You just had sticks with no leaves on the ID part? We had leaves, but then everything here in FL typically has leaves most of the year. 

I agree with Mike, 'cept I never took a pesticide app. test. It's hard enough to weed out the worst of the morons. About 85% or so of the questions are directly out of the study guide. The rest is stuff ya gotta know If you have been in the industry a while.


----------



## Toddppm (Apr 26, 2002)

Wasn't too bad , except the id part for me too, we didn't have samples that I remember though just slides? I thought it was just right for what it was, not like we're supposed to be experts but lots of info we should know. The pesticide test was a joke here in Va too, makes you wonder


----------



## John Paul Sanborn (Apr 26, 2002)

I heard that the WDNR Applicator test has improved some. When i took it a few years ago I found I could just back studdy from the practice test and got like a 97% on it.

The WI chapter ISA CA exam ID section has improved. Now they have Ricker (SP?) mounts so you have leaf, bark, but... to look at. Like mke said it used top be soly winter twig.

With your background you should have no problem with it.


----------



## Nickrosis (Apr 26, 2002)

I took it yesterday. Now, if I passed, I'll say it was easy! If I failed, I'll say it was too hard! Comparing the test to the study guide, the hardest of the sample test questions showed up, and the questions got progessively more difficult. I was a little upset because the test had not been proofread well - words were missing from a couple questions and so on. Yes, they had Riker mounts (correct speeling) which I found easy because that's how I learn them in school. They showed twig, leaf top and underside, bark, flowers, and fruit. Scientific and common names were provided.

Conceptual questions seemed to be lacking throughout the test - most of them were technical, pointing to very specific situations, and very few about climbing. In general, I would have liked better-written questions. Compared to our pesticide test, it was much more difficult, but it should be. Enough people fail the pesticide test that I think its difficulty is appropriate. 

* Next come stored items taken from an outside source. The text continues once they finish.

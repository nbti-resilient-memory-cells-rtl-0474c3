// Shared types and constants for the 4-NAND-cell register file.
//
// A 4-NAND cell keeps exactly one of its four NAND outputs low, so it holds
// one of four states and stores two data bits. Its four outputs reach four
// bitlines per port, BL1..BL4, with BLk driven by NAND k. A bitline vector is
// therefore "one-hot low": exactly one bit is 0. The balancing state
// {ST2,ST1} selects one of four data-to-bitline mappings; rotating it through
// all four values gives every NAND output, and so every PMOS gate in the cell,
// a low level 25% of the time.
package nbti_rf_pkg;

  // Gates per cell and data bits per cell (log2 of the gate count).
  localparam int unsigned NAND_N        = 4;
  localparam int unsigned BITS_PER_CELL = 2;

  // Balancing state {ST2,ST1}.
  typedef logic [1:0] bal_state_t;

  // Bitlines of one cell, index k-1 holds BLk.
  typedef logic [NAND_N-1:0] cell_bl_t;

  // Two data bits of one cell, {B2,B1}.
  typedef logic [BITS_PER_CELL-1:0] cell_data_t;

  // Bitline pattern of a freshly reset cell: data 00 in state 00, which by
  // the mapping puts the single low output on BL4.
  localparam cell_bl_t CELL_RESET_BL = 4'b0111;

  // True when exactly one bit of a cell's bitline vector is low.
  function automatic logic one_low(input cell_bl_t bl);
    return $countones(~bl) == 1;
  endfunction

endpackage
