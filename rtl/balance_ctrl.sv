// Balancing-state controller for the 4-NAND register file.
//
// To give every NAND output of every cell a low level the same share of
// time, the data-to-bitline mapping state {ST2,ST1} must spend the same time
// in each of its four values. This controller holds the current state and,
// every PERIOD cycles, moves the whole array to the next state (s -> s+1 mod
// NSTATES; four states for 4-NAND cells, three for 3-NAND cells). Moving a row means reading it, decoding it in the old state, encoding it
// in the new one and writing it back, as is done for the inverted mode of
// conventional cells. The controller walks the rows one per cycle; while it
// does, `busy` is high, `row` names the row being moved, and the register file
// stalls its ports. When the last row has been moved, `st` advances and the
// period count restarts.
//
// Timing: `busy` rises after PERIOD idle cycles and stays high for exactly
// ROWS cycles; `st` changes on the edge that ends the last of them. The
// period, the one-row-per-cycle sweep and the stall are this design's
// choices; the document asks only that each state be held 25% of the time.
module balance_ctrl
  import nbti_rf_pkg::*;
#(
  parameter int unsigned  ROWS   = 256,
  parameter int unsigned  PERIOD = 65536,
  parameter int unsigned  NSTATES = 4,
  localparam int unsigned AW     = $clog2(ROWS)
) (
  input  logic          clk,
  input  logic          rst_n,
  output bal_state_t    st,
  output bal_state_t    st_next,
  output logic          busy,
  output logic [AW-1:0] row,
  output logic          done
);

  localparam int unsigned CW = $clog2(PERIOD + 1);

  logic [CW-1:0] idle_cnt;

  assign st_next = (st == bal_state_t'(NSTATES - 1)) ? '0 : st + 2'd1;
  assign done    = busy && (row == AW'(ROWS - 1));

  always_ff @(posedge clk) begin
    if (!rst_n) begin
      st       <= '0;
      busy     <= 1'b0;
      row      <= '0;
      idle_cnt <= '0;
    end else if (busy) begin
      if (done) begin
        busy     <= 1'b0;
        row      <= '0;
        st       <= st_next;
        idle_cnt <= '0;
      end else begin
        row <= row + 1'b1;
      end
    end else if (idle_cnt == CW'(PERIOD - 1)) begin
      busy <= 1'b1;
      row  <= '0;
    end else begin
      idle_cnt <= idle_cnt + 1'b1;
    end
  end

endmodule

For the CA test, 1 in 3 pass the first time according to Paul Markworth, WAA Certification Liaison, and his 1/02 business report. The renewal rate is 75%, and 13,434 CAs last October. I hope I passed...I'll let you know. If I did, I could get 75 CEU's for next semester, and the 11 semesters after that... We're really trying to promote getting certified while you're in school - before you get a degree, even. This weekend is devoted to publishing a Shigo section of the website.

What about ArborLearn?


----------